6. En second lieu, si la requérante fait valoir que la délibération du jury académique du 15 juin 2018 serait entachée d’erreur manifeste d’appréciation, il ressort des pièces du dossier, d’une part que la spécificité du CETAD a été prise en compte lors de ses inspections, qu’elle a été suffisamment encadrée tout au long de son année de stage, tant dans la construction des enseignements que dans les apprentissages, qu’elle a bénéficié de tutorats et d’un accompagnement renforcé mais que la maitrise des contenus disciplinaires et leur didactique a été insuffisante. Enfin il est constant que la tutrice de Mme T., l’inspecteur de l’éducation nationale, le chef d’établissement et le directeur de l’ESPE, ont tous émis des avis défavorables à sa titularisation. Dans ces conditions, c’est sans commettre d’erreur manifeste d’appréciation, que le ministre de l’éducation nationale, de l’enseignement supérieur, de la recherche et de l’innovation a licencié Mme T..

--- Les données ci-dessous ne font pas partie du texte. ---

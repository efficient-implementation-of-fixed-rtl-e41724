// tb_imac: self-checking test of the I-MAC.
// The default 64-bit I-MAC (N = 32) first runs the five-operand example
// 20*35 + 325*77 + 2345*1111 + 10000*20000 + 98*2340 = 202860340 (the sum of those
// five products), then random
// operands with start toggling, checked every cycle against a model. The 8-,
// 16- and 32-bit I-MACs (N = 4, 8, 16) run random operands alongside, checked
// the same way, including the wrap at their width. Each result must
// appear right after the edge that samples the operands (one MAC per cycle).
module tb_imac;
  logic clk = 0, rst_n = 0;
  logic start, start8;
  logic [31:0] a, b;  logic [63:0] sum;
  logic [3:0]  a8, b8; logic [7:0] sum8;
  logic [63:0] model;
  logic [7:0]  model8;
  logic [7:0]  a16, b16; logic [15:0] sum16, model16;
  logic [15:0] a32, b32; logic [31:0] sum32, model32;
  int checks = 0, failures = 0;

  imac          dut  (.clk(clk), .rst_n(rst_n), .start(start),  .a(a),  .b(b),  .sum(sum));
  imac #(.N(4)) dut8 (.clk(clk), .rst_n(rst_n), .start(start8), .a(a8), .b(b8), .sum(sum8));
  imac #(.N(8))  dut16 (.clk(clk), .rst_n(rst_n), .start(start8), .a(a16), .b(b16), .sum(sum16));
  imac #(.N(16)) dut32 (.clk(clk), .rst_n(rst_n), .start(start8), .a(a32), .b(b32), .sum(sum32));

  always #5 clk = ~clk;

  initial begin
    repeat (20000) @(posedge clk);
    failures++;
    $display("TB_RESULT checks=%0d failures=%0d", checks, failures);
    $finish;
  end

  task automatic step();
    @(posedge clk);
    if (start)  model  = model + 64'(a) * 64'(b);
    if (start8) begin
      model8  = 8'(model8 + 8'(a8) * 8'(b8));
      model16 = 16'(model16 + 16'(a16) * 16'(b16));
      model32 = 32'(model32 + 32'(a32) * 32'(b32));
    end
    #1;
    checks++;
    if (sum !== model) begin failures++; $display("FAIL 64-bit sum=%0d exp=%0d", sum, model); end
    checks++;
    if (sum8 !== model8) begin failures++; $display("FAIL 8-bit sum=%0d exp=%0d", sum8, model8); end
    checks++;
    if (sum16 !== model16) begin failures++; $display("FAIL 16-bit sum=%0d exp=%0d", sum16, model16); end
    checks++;
    if (sum32 !== model32) begin failures++; $display("FAIL 32-bit sum=%0d exp=%0d", sum32, model32); end
  endtask

  int unsigned ex_a [5] = '{20, 325, 2345, 10000, 98};
  int unsigned ex_b [5] = '{35, 77, 1111, 20000, 2340};

  initial begin
    start = 0; start8 = 0; a = 0; b = 0; a8 = 0; b8 = 0; model = 0; model8 = 0;
    a16 = 0; b16 = 0; a32 = 0; b32 = 0; model16 = 0; model32 = 0;
    repeat (2) @(posedge clk);
    #1 rst_n = 1;
    for (int i = 0; i < 5; i++) begin
      a = ex_a[i]; b = ex_b[i]; start = 1;
      step();
    end
    checks++;
    if (sum != 64'd202860340) begin failures++; $display("FAIL example sum=%0d", sum); end
    // random operands, start toggling; the 64-bit sum wraps eventually
    for (int n = 0; n < 5000; n++) begin
      a = $urandom; b = $urandom; start = ($urandom % 4) != 0;
      if (n % 97 == 0) begin a = '1; b = '1; end
      a8 = 4'($urandom); b8 = 4'($urandom); start8 = ($urandom % 3) != 0;
      a16 = 8'($urandom); b16 = 8'($urandom); a32 = 16'($urandom); b32 = 16'($urandom);
      if (n % 89 == 0) begin a16 = '1; b16 = '1; a32 = '1; b32 = '1; end
      step();
    end
    // asynchronous reset clears both
    #2 rst_n = 0; #1;
    checks++;
    if (sum != 0 || sum8 != 0 || sum16 != 0 || sum32 != 0) begin failures++; $display("FAIL reset"); end
    $display("TB_RESULT checks=%0d failures=%0d", checks, failures);
    $finish;
  end
endmodule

7. Il résulte de tout ce qui précède, que les requêtes de Mme T. doivent être rejetées, y compris ses conclusions à fin d’injonction.
Sur les frais liés au litige :
8. Les dispositions de l’article L. 761-1 du code de justice administrative font obstacle à ce que l’Etat, qui n’est pas la partie perdante dans les présentes instances, verse à Mme T. une somme sur ce fondement.
DECIDE :
Article 1er : Les requêtes n°1800279 et n°1800328 présentées par Mme T. sont rejetées.
Article 2 : Le présent jugement sera notifié à Mme T. et au haut- commissaire de la République en Polynésie française.
Délibéré après l'audience du 12 mars 2019, à laquelle siégeaient :
M. Tallec, président, Mme Meyer, première conseillère, Mme Zuccarello, première conseillère.
Lu en audience publique le 26 mars 2019.
La rapporteure, Le président,
La greffière,
D. Germain
La République mande et ordonne au haut-commissaire de la République en Polynésie française en ce qui le concerne ou à tous huissiers de justice à ce requis en ce qui concerne les voies de droit commun contre les parties privées, de pourvoir à l'exécution de la présente décision.